One of my daughter’s (and my!) favorite bedtime books is Time For Bed by Mem Fox and Jane Dyer. It’s sweetly written and has adorable pictures. She loves stories and I love kids’ books — this is one of my favorite things to do together. Anyway, there’s a line in this book that has become part of our daily conversation: “What happened today that made you laugh?”


I love this. Whenever I would read her this book, generally at bedtime, I would ask her this question. It’s such a funny little question to me — so simple, but really makes her think. Days are busy over here (not all that unique of a dilemma, I know) and between pickup from daycare, grocery shopping, taking the dog out, unloading the car, yada, yada, yada, I’m trying to engage my daughter and see what her day was like. In all of her toddler-ness, I don’t think she necessary knows what to say to this question. Hey, neither do I, really. How was your day, Tara? Fine, it was work.
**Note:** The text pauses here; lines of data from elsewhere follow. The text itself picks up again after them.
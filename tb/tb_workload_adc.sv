// tb_workload_adc: the converter's characterisation runs at the frame
// lengths discussed for it: 8 sampling periods per frame (100 MSa/s, 6-bit
// timestamps, the default), 16 (50 MSa/s, one more bit) and 1 (a ramp at
// the sampling clock itself, 800 MSa/s, 3-bit fine time only). For each it
// runs the TDC density test and the sine test of adc_lane_bench and requires
//   - every frame's results to match the reference scan,
//   - |DNL| below 0.3 LSB on the time codes (ideal clocks, so only the
//     counting statistics of the random hits remain),
//   - at 100 and 50 MSa/s an SNR of at least 24.3 dB (ENOB 3.8 bits), the
//     figure reported for the published converter, and SNR rising as the
//     rate falls from 800 to 100 to 50 MSa/s.
module tb_workload_adc;
  timeunit 1ps; timeprecision 1ps;

  int checks = 0, failures = 0;

  adc_lane_bench #(.RATIO(8))  u_100msps ();
  adc_lane_bench #(.RATIO(16)) u_50msps ();
  adc_lane_bench #(.RATIO(1))  u_800msps ();

  initial begin
    wait (u_100msps.done && u_50msps.done && u_800msps.done);
    checks += u_100msps.checks + u_50msps.checks + u_800msps.checks;
    failures += u_100msps.failures + u_50msps.failures + u_800msps.failures;
    $display("800 MSa/s: max |DNL| %.3f LSB, SNR %.2f dB, ENOB %.2f bits", u_800msps.max_dnl, u_800msps.snr_db, u_800msps.enob);
    $display("100 MSa/s: max |DNL| %.3f LSB, SNR %.2f dB, ENOB %.2f bits", u_100msps.max_dnl, u_100msps.snr_db, u_100msps.enob);
    $display(" 50 MSa/s: max |DNL| %.3f LSB, SNR %.2f dB, ENOB %.2f bits", u_50msps.max_dnl, u_50msps.snr_db, u_50msps.enob);
    checks += 7;
    if (!(u_800msps.max_dnl <= 0.3)) failures++;
    if (!(u_100msps.snr_db > u_800msps.snr_db)) failures++;
    if (!(u_100msps.max_dnl <= 0.3)) failures++;
    if (!(u_50msps.max_dnl <= 0.3)) failures++;
    if (!(u_100msps.snr_db >= 24.3)) failures++;
    if (!(u_50msps.snr_db >= 24.3)) failures++;
    if (!(u_50msps.snr_db > u_100msps.snr_db)) failures++;
    $display("TB_RESULT checks=%0d failures=%0d", checks, failures);
    $finish;
  end

  initial begin
    #(10000 + (8192 + 1024 + 100) * 16 * 8 * 156);
    failures++;
    $display("watchdog expired");
    $display("TB_RESULT checks=%0d failures=%0d", checks, failures);
    $finish;
  end
endmodule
But when I stop what I’m doing for a few minutes while we share a snack before dinner or when I actually sit down for a second to watch her during bath time, I’ve been trying to make it a habit to ask her to tell me something that made her laugh during the day. Or, what was silly today? Did anyone do anything funny? I think about her a lot during the day, and I sometimes I wish that I was a fly on the wall to see who she plays with, how she behaves, which toys she chooses, how she interacts. I feel like that question makes her think about her day a bit. Like, what was good today? I know it immediately makes me reflect on the day more positively. And I know I need to be doing this more often, and modeling it for her regularly.

In the same vein, we also make prayers part of our bedtime routine. I wouldn’t consider myself religious, but I like the act of saying what we’re grateful for each day. It’s definitely for me as much as for her. I handle prayers on behalf of her each night, because at almost three years old, that would just go off the rails immediately. I have more recently been asking her what she is thankful for, however, so that she may participate. Sometimes it’s something ridiculous like some God-awful annoying toy that I am NOT grateful for, but sometimes it is something that I am totally surprised by — like seeing Granny or Facetiming with Grandma that day. Or sometimes she says thank you for Vince, our dog, because “some kids don’t have a dog”. And checking in with her in this way helps me get a glimpse of what is important to her and who she is becoming. Because she is just a little person, becoming a big person, and sometimes I forget this.